### Dataset records
// tb_ralu_vs_nbit: self-checking test of the 32-bit modular-arithmetic ALU cascade.
// Every named operation of ralu_pkg::vs_op_e is run on corner and random operands, and Result is
// compared with the word-level operation modulo 2^32 computed here (Y+X, Y-X, X-Y, Y^X, Y, ~Y,
// Y^~X, Y+X+1, X-Y-1). For the add forms the carry out is checked too. Each operation must occur.
// A 4-bit instance is then run through all 8192 settings of its inputs, and no two may give the
// same output vector (the cascade must stay one-to-one).
module tb_ralu_vs_nbit;
  import ralu_pkg::*;
  localparam int N = 32;
  logic clk = 1'b0;
  always #5 clk = ~clk;
  int checks = 0, failures = 0;
  int op_count [32];

  logic [N-1:0] x, y, r, g, x_o;
  vs_ctrl_t     ctrl;
  logic         cout, cres_o, csns_o, cnop_o, as_o;

  ralu_vs_nbit dut (
    .x_i(x), .y_i(y), .cres_i(ctrl.cres), .csns_i(ctrl.csns), .cnop_i(ctrl.cnop),
    .as_i(ctrl.as_sub), .ccarry_i(ctrl.ccarry),
    .result_o(r), .cout_o(cout), .g_o(g), .x_o(x_o),
    .cres_o(cres_o), .csns_o(csns_o), .cnop_o(cnop_o), .as_o(as_o)
  );

  logic [3:0] r4, g4, x4_o;
  logic       cout4, cres4, csns4, cnop4, as4;
  ralu_vs_nbit #(.N(4)) dut4 (
    .x_i(x[3:0]), .y_i(y[3:0]), .cres_i(ctrl.cres), .csns_i(ctrl.csns), .cnop_i(ctrl.cnop),
    .as_i(ctrl.as_sub), .ccarry_i(ctrl.ccarry),
    .result_o(r4), .cout_o(cout4), .g_o(g4), .x_o(x4_o),
    .cres_o(cres4), .csns_o(csns4), .cnop_o(cnop4), .as_o(as4)
  );

  localparam vs_op_e OPS [9] = '{VS_ADD, VS_SUB, VS_NSUB, VS_XOR, VS_NOP, VS_NOTY, VS_XNX,
                                 VS_ADD1, VS_SUB1};

  task automatic run(vs_op_e op, logic [N-1:0] a, logic [N-1:0] b);
    logic [N:0] e;
    ctrl = vs_ctrl_t'(op); x = a; y = b;
    @(posedge clk);
    case (op)
      VS_ADD:  e = {1'b0, b} + {1'b0, a};
      VS_ADD1: e = {1'b0, b} + {1'b0, a} + 1;
      VS_SUB:  e = {1'b0, b - a};
      VS_NSUB: e = {1'b0, a - b};
      VS_SUB1: e = {1'b0, a - b - 1};
      VS_XOR:  e = {1'b0, b ^ a};
      VS_NOP:  e = {1'b0, b};
      VS_NOTY: e = {1'b0, ~b};
      VS_XNX:  e = {1'b0, b ^ ~a};
      default: e = '0;
    endcase
    op_count[op]++;
    checks++;
    if (r !== e[N-1:0]) begin
      failures++;
      $display("FAIL %s x=%h y=%h got=%h exp=%h", op.name(), a, b, r, e[N-1:0]);
    end
    if (op == VS_ADD || op == VS_ADD1) begin
      checks++;
      if (cout !== e[N]) begin
        failures++;
        $display("FAIL carry %s x=%h y=%h", op.name(), a, b);
      end
    end
    checks++;
    if (x_o !== a || {cres_o, csns_o, cnop_o, as_o} !== op[4:1]) begin
      failures++;
      $display("FAIL copies %s", op.name());
    end
  endtask

  initial begin
    foreach (op_count[i]) op_count[i] = 0;
    foreach (OPS[i]) begin
      run(OPS[i], '0, '0);
      run(OPS[i], '1, '1);
      run(OPS[i], '1, 32'h1);
      run(OPS[i], 32'h8000_0000, 32'h7fff_ffff);
    end
    repeat (3000) run(OPS[$urandom_range(8)], N'($urandom), N'($urandom));
    begin
      bit seen [logic [16:0]];
      int dups = 0;
      for (int k = 0; k < 8192; k++) begin
        logic [16:0] key;
        {ctrl, x[3:0], y[3:0]} = k[12:0];
        @(posedge clk);
        key = {r4, g4, x4_o, cout4, cres4, csns4, cnop4, as4};
        if (seen.exists(key)) dups++;
        seen[key] = 1'b1;
      end
      checks++;
      if (dups != 0) begin
        failures++;
        $display("FAIL 4-bit cascade not one-to-one: %0d repeated outputs", dups);
      end
    end
    foreach (OPS[i]) begin
      checks++;
      if (op_count[OPS[i]] == 0) begin
        failures++;
        $display("FAIL operation %s never run", OPS[i].name());
      end
    end
    $display("TB_RESULT checks=%0d failures=%0d", checks, failures);
    $finish;
  end

  initial begin
    repeat (40000) @(posedge clk);
    failures++;
    $display("FAIL watchdog expired");
    $display("TB_RESULT checks=%0d failures=%0d", checks, failures);
    $finish;
  end
endmodule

### Instructions for the task
Could you work out how many lines of the data above contain the word "localparam"? Give only the number.

### Exercise result
2